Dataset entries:
// ip_exe: execute module of the 5-stage in-order pipeline model.
//
// Contains the ALU and resolves branches and jumps. Per model cycle it reads
// one message from the `decinst` A-Port (DEC) and writes one message to the
// `execres` A-Port (MEM) and one to the `resteer` A-Port (FET).
//
// Model behaviour per model cycle:
//   * An instruction whose epoch differs from this module's epoch was fetched
//     down a path that has since been abandoned. It is squashed: if it had a
//     destination, a `kill` message carries the register number on to WB so
//     that DEC's scoreboard entry is released.
//   * A live instruction is executed. Its actual next pc is compared with the
//     pc FET predicted; on a difference EXE sends a redirect on `resteer` and
//     flips its epoch. Branches also send the updated 2-bit counter, and
//     taken branches and jumps the target, so that FET updates its predictor
//     after resolution. An OP_REPLAY from DEC always redirects to its own pc.
//   * BREAK (OP_HALT) marks the program finished: it is passed on so WB can
//     report it, and every later instruction is squashed.
//
// FPGA schedule: start (dequeue, latch), ph 1 (`done`, messages written when
// both output ports have room). Two FPGA cycles per model cycle.
//
// The published design places the ALU here and updates the predictor after branch
// resolution in the ALU; the epoch/kill scheme, the counter update and the
// message formats are this design's own.
module ip_exe
  import aports_pkg::*;
(
  input  logic             clk,
  input  logic             rst_n,
  input  sim_mode_t        mode,
  input  logic             step,
  // decinst A-Port (consumer side)
  input  logic [DEC_W:0]   dec_data,
  input  logic             dec_empty,
  input  logic             dec_heavy,
  output logic             dec_deq,
  // execres A-Port (producer side)
  output logic [EXE_W:0]   exe_data,
  input  logic             exe_full,
  input  logic             exe_light,
  output logic             exe_enq,
  // resteer A-Port (producer side)
  output logic [RESTEER_W:0] rs_data,
  input  logic             rs_full,
  input  logic             rs_light,
  output logic             rs_enq,
  // status
  output logic             idle,
  output logic             cycle_done,
  output logic             mispredict,  // a redirect is being sent (write cycle)
  output logic             squash       // a wrong-path instruction is being dropped
);

  logic start, write, busy, done;
  aport_ctrl #(.N_IN(1), .N_OUT(2)) u_ctrl (
    .clk, .rst_n, .mode, .step,
    .in_empty(dec_empty), .in_heavy(dec_heavy),
    .out_full({rs_full, exe_full}), .out_light({rs_light, exe_light}),
    .done, .start, .write, .busy, .idle
  );
  assign dec_deq    = start;
  assign exe_enq    = write;
  assign rs_enq     = write;
  assign cycle_done = write;
  assign done       = busy;

  logic     dv_q, epoch_q, halted_q;
  dec_msg_t d_q;

  always_ff @(posedge clk) begin
    if (!rst_n) begin
      dv_q <= 1'b0;
      d_q  <= '0;
    end else if (start) begin
      dv_q <= dec_data[DEC_W];
      d_q  <= dec_msg_t'(dec_data[DEC_W-1:0]);
    end
  end

  // Execution of the latched instruction
  logic         live;
  logic [31:0]  alu, pc4, actual_npc;
  logic         taken, is_branch, is_jump, redirect;
  exe_msg_t     em;
  logic         em_valid;
  resteer_msg_t rm;
  logic         rm_valid;

  assign live = dv_q && (d_q.epoch == epoch_q) && !halted_q;
  assign pc4  = d_q.pc + 32'd4;

  always_comb begin
    unique case (d_q.op)
      OP_ADD:  alu = d_q.a + d_q.b;
      OP_SUB:  alu = d_q.a - d_q.b;
      OP_AND:  alu = d_q.a & d_q.b;
      OP_OR:   alu = d_q.a | d_q.b;
      OP_XOR:  alu = d_q.a ^ d_q.b;
      OP_NOR:  alu = ~(d_q.a | d_q.b);
      OP_SLT:  alu = {31'h0, $signed(d_q.a) < $signed(d_q.b)};
      OP_SLTU: alu = {31'h0, d_q.a < d_q.b};
      OP_SLL:  alu = d_q.b << d_q.imm[4:0];
      OP_SRL:  alu = d_q.b >> d_q.imm[4:0];
      OP_SRA:  alu = $unsigned($signed(d_q.b) >>> d_q.imm[4:0]);
      OP_LUI:  alu = d_q.b;
      OP_JAL:  alu = pc4;
      default: alu = d_q.a + d_q.imm;  // load / store address
    endcase
  end

  always_comb begin
    is_branch  = (d_q.op == OP_BEQ) || (d_q.op == OP_BNE);
    is_jump    = (d_q.op == OP_J) || (d_q.op == OP_JAL) || (d_q.op == OP_JR);
    taken      = (d_q.op == OP_BEQ) ? (d_q.a == d_q.b) :
                 (d_q.op == OP_BNE) ? (d_q.a != d_q.b) : 1'b0;
    unique case (d_q.op)
      OP_BEQ, OP_BNE: actual_npc = taken ? d_q.target : pc4;
      OP_J, OP_JAL:   actual_npc = d_q.target;
      OP_JR:          actual_npc = d_q.a;
      OP_REPLAY:      actual_npc = d_q.pc;
      default:        actual_npc = pc4;
    endcase
    redirect = (d_q.op == OP_REPLAY) || (actual_npc != d_q.pred_npc);

    rm = '{redirect: redirect, npc: actual_npc,
           upd_bht: is_branch,
           upd_btb: is_jump || (is_branch && taken),
           br_pc: d_q.pc,
           new_ctr: taken ? ((d_q.bht_ctr == 2'b11) ? 2'b11 : d_q.bht_ctr + 2'b01)
                          : ((d_q.bht_ctr == 2'b00) ? 2'b00 : d_q.bht_ctr - 2'b01),
           target: actual_npc, is_jump: is_jump};
    rm_valid = live && (redirect || is_branch || is_jump);

    em = '{mem_op: MEM_NONE, addr: alu, value: alu, rd: d_q.rd, wr: d_q.wr,
           kill: 1'b0, halt: 1'b0};
    em_valid = 1'b0;
    if (dv_q && !live) begin
      // squashed: release the scoreboard entry only
      em.wr    = 1'b0;
      em.kill  = 1'b1;
      em_valid = d_q.wr;
    end else if (live && d_q.op != OP_REPLAY) begin
      em_valid = 1'b1;
      unique case (d_q.op)
        OP_LW:   em.mem_op = MEM_LOAD;
        OP_SW:   begin em.mem_op = MEM_STORE; em.value = d_q.b; em.wr = 1'b0; end
        OP_HALT: em.halt = 1'b1;
        default: ;
      endcase
    end
  end

  assign exe_data   = {em_valid, em};
  assign rs_data    = {rm_valid, rm};
  assign mispredict = write && rm_valid && redirect;
  assign squash     = write && dv_q && !live;

  always_ff @(posedge clk) begin
    if (!rst_n) begin
      epoch_q  <= 1'b0;
      halted_q <= 1'b0;
    end else if (write && live) begin
      if (redirect) epoch_q <= ~epoch_q;
      if (d_q.op == OP_HALT) halted_q <= 1'b1;
    end
  end

endmodule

=== EXERCISE DIRECTIONS ===
All lines in the records above that contain "mispredict" are to be reported.

=== FINISHED EXERCISE ===
  output logic             mispredict,  // a redirect is being sent (write cycle)
  assign mispredict = write && rm_valid && redirect;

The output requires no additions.